If neither applies, you can skip this step. Wind itself does not depend on the resolver being installed; widgets render the same with or without it.
### Wiring it up
Call `Wind.installDebugResolver()` once during app startup, inside a `kDebugMode` guard. The call is idempotent (safe to call multiple times) and is automatically a no-op in release builds, so the bridge is tree-shaken out of production binaries.
```dart
import 'package:flutter/foundation.dart';
import 'package:fluttersdk_wind/fluttersdk_wind.dart';
void main() {
if (kDebugMode) {
Wind.installDebugResolver();
}
runApp(const MyApp());
}
```
After the call, any consumer of `WindDebugRegistry.current` (from the contracts package) can call `resolver.resolve(element)` on a Wind widget's `Element` to receive a map of debug fields: `className`, `breakpoint`, `brightness`, `platform`, `states`, `bgColor`, `textColor`. Tools read this without depending on Wind directly.

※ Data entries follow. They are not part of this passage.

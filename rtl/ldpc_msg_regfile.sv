// ldpc_msg_regfile -- edge message register file, channel LLR registers and
// decision register of the overlapped decoder.
//
// Every non-zero L x L block ("edge") of the parity check matrix owns L message
// registers, kept in variable-node order. Each register holds one message at a
// time: the variable-to-check message after a variable node update and the
// check-to-variable message after a check node update. This works because in
// every iteration each edge is first read and overwritten by its check node
// update and afterwards by its variable node update.
//
// Two independent read/write ports serve the overlapped schedule:
//  * check port: cnu_row selects a block row; cnu_rd returns, per row slot,
//    the messages rotated into check-node order (lane i of an edge with shift s
//    reads variable (i + s) mod L); with cnu_we the results cnu_wr are rotated
//    back and written at the clock edge.
//  * variable port: vnu_col selects a block column; vnu_rd returns its
//    messages per column slot in variable order plus the channel LLRs; with
//    vnu_we the results vnu_wr are written, and with hd_we the hard decisions
//    are stored into the decision register of that column.
// Both ports may be active in the same cycle as long as the row and the column
// share no edge (the schedule guarantees this; an assertion checks it).
// init_en loads the channel LLRs of a whole codeword in one cycle and sets
// every edge message to the channel LLR of its variable node (initialisation
// step). The rotations are fixed wiring, because the shift of every edge is a
// constant of the code.
//
// Reads are combinational, writes take effect at the rising clock edge. The
// published design names the register files as a block; the organisation is this
// design's choice. Messages and channel LLRs are not reset (they are always
// loaded by init_en before use); the decision register resets to 0.
module ldpc_msg_regfile
  import ldpc_pkg::*;
#(
  parameter int L = Z_MAX
) (
  input  logic     clk,
  input  logic     rst_n,
  // initialisation
  input  logic     init_en,
  input  msg_t     init_llr  [NB][L],
  // check node port
  input  row_idx_t cnu_row,
  input  logic     cnu_we,
  output logic     cnu_valid [DC],
  output msg_t     cnu_rd    [DC][L],
  input  msg_t     cnu_wr    [DC][L],
  // variable node port
  input  col_idx_t vnu_col,
  input  logic     vnu_we,
  input  logic     hd_we,
  output logic     vnu_valid [DV],
  output msg_t     vnu_rd    [DV][L],
  output msg_t     vnu_ch    [L],
  input  msg_t     vnu_wr    [DV][L],
  input  logic     vnu_hard  [L],
  // decisions
  output logic     hard_out  [NB][L]
);

  // Storage is kept in packed vectors so that it maps to plain flip-flops.
  typedef msg_t [L-1:0] lane_vec_t;
  lane_vec_t [NE-1:0] mem;      // edge messages, variable order
  lane_vec_t [NB-1:0] ch_mem;   // channel LLRs
  lane_vec_t [NE-1:0] rot;      // edge messages in check order
  logic [NB-1:0][L-1:0] hd_q;   // decisions

  for (genvar e = 0; e < NE; e++) begin : g_edge
    localparam int S    = scaled_shift(int'(EDGE_SHIFT[e]), L);
    localparam int R    = int'(EDGE_ROW[e]);
    localparam int C    = int'(EDGE_COL[e]);
    localparam int RS   = int'(EDGE_RSLOT[e]);
    localparam int CS   = int'(EDGE_CSLOT[e]);

    for (genvar i = 0; i < L; i++) begin : g_rot
      assign rot[e][i] = mem[e][(i + S) % L];
    end

    wire cnu_hit = cnu_we && (cnu_row == row_idx_t'(R));
    wire vnu_hit = vnu_we && (vnu_col == col_idx_t'(C));

    always_ff @(posedge clk) begin
      for (int j = 0; j < L; j++) begin
        if (init_en)      mem[e][j] <= init_llr[C][j];
        else if (cnu_hit) mem[e][j] <= cnu_wr[RS][(j + L - S) % L];
        else if (vnu_hit) mem[e][j] <= vnu_wr[CS][j];
      end
    end

    // The schedule must never update one edge from both ports at once.
    a_no_conflict: assert property (@(posedge clk) disable iff (!rst_n)
                                    !(cnu_hit && vnu_hit));
  end

  // Check port read: collect the edges of the selected row by slot.
  always_comb begin
    for (int k = 0; k < DC; k++) begin
      cnu_valid[k] = 1'b0;
      for (int i = 0; i < L; i++) cnu_rd[k][i] = '0;
    end
    for (int e = 0; e < NE; e++)
      if (EDGE_ROW[e] == cnu_row) begin
        cnu_valid[EDGE_RSLOT[e]] = 1'b1;
        for (int i = 0; i < L; i++) cnu_rd[EDGE_RSLOT[e]][i] = rot[e][i];
      end
  end

  // Variable port read: collect the edges of the selected column by slot.
  always_comb begin
    for (int k = 0; k < DV; k++) begin
      vnu_valid[k] = 1'b0;
      for (int j = 0; j < L; j++) vnu_rd[k][j] = '0;
    end
    for (int e = 0; e < NE; e++)
      if (EDGE_COL[e] == vnu_col) begin
        vnu_valid[EDGE_CSLOT[e]] = 1'b1;
        for (int j = 0; j < L; j++) vnu_rd[EDGE_CSLOT[e]][j] = mem[e][j];
      end
    for (int j = 0; j < L; j++) vnu_ch[j] = ch_mem[vnu_col][j];
  end

  always_ff @(posedge clk) begin
    if (init_en)
      for (int c = 0; c < NB; c++)
        for (int j = 0; j < L; j++) ch_mem[c][j] <= init_llr[c][j];
  end

  for (genvar c = 0; c < NB; c++) begin : g_dec
    wire we = hd_we && (vnu_col == col_idx_t'(c));
    always_ff @(posedge clk or negedge rst_n) begin
      if (!rst_n) begin
        hd_q[c] <= '0;
      end else if (we) begin
        for (int j = 0; j < L; j++) hd_q[c][j] <= vnu_hard[j];
      end
    end
    for (genvar j = 0; j < L; j++) begin : g_lane
      assign hard_out[c][j] = hd_q[c][j];
    end
  end

endmodule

### What the contract emits
`WindDebugResolverImpl.resolve(element)` returns at most six fields per widget element:
| Field | Type | Notes |
|:------|:-----|:------|
| `className` | `String` | The active className resolved through breakpoints, dark mode, and state prefixes |
| `breakpoint` | `String` | The currently-active named breakpoint (`sm` / `md` / `lg` / `xl` / `2xl` / `base`) |
| `brightness` | `String` | `'light'` or `'dark'` |
| `platform` | `String` | `'web'` / `'android'` / `'ios'` / etc. |
| `states` | `List` | Active dynamic states (`hover`, `focus`, `active`, custom keys) |
| `bgColor` | `String?` | Resolved background color hex (8 digits including alpha) when set by className or inline prop |
| `textColor` | `String?` | Resolved foreground color hex when set |
Fields whose value is null are omitted; the map only carries what the widget actually resolved.
### Release-build safety
`Wind.installDebugResolver()` is a no-op in release builds. The `kDebugMode` guard in user code further ensures dart2js / dart2native tree-shakes the entire branch on every platform. There is no production cost from leaving the call in place.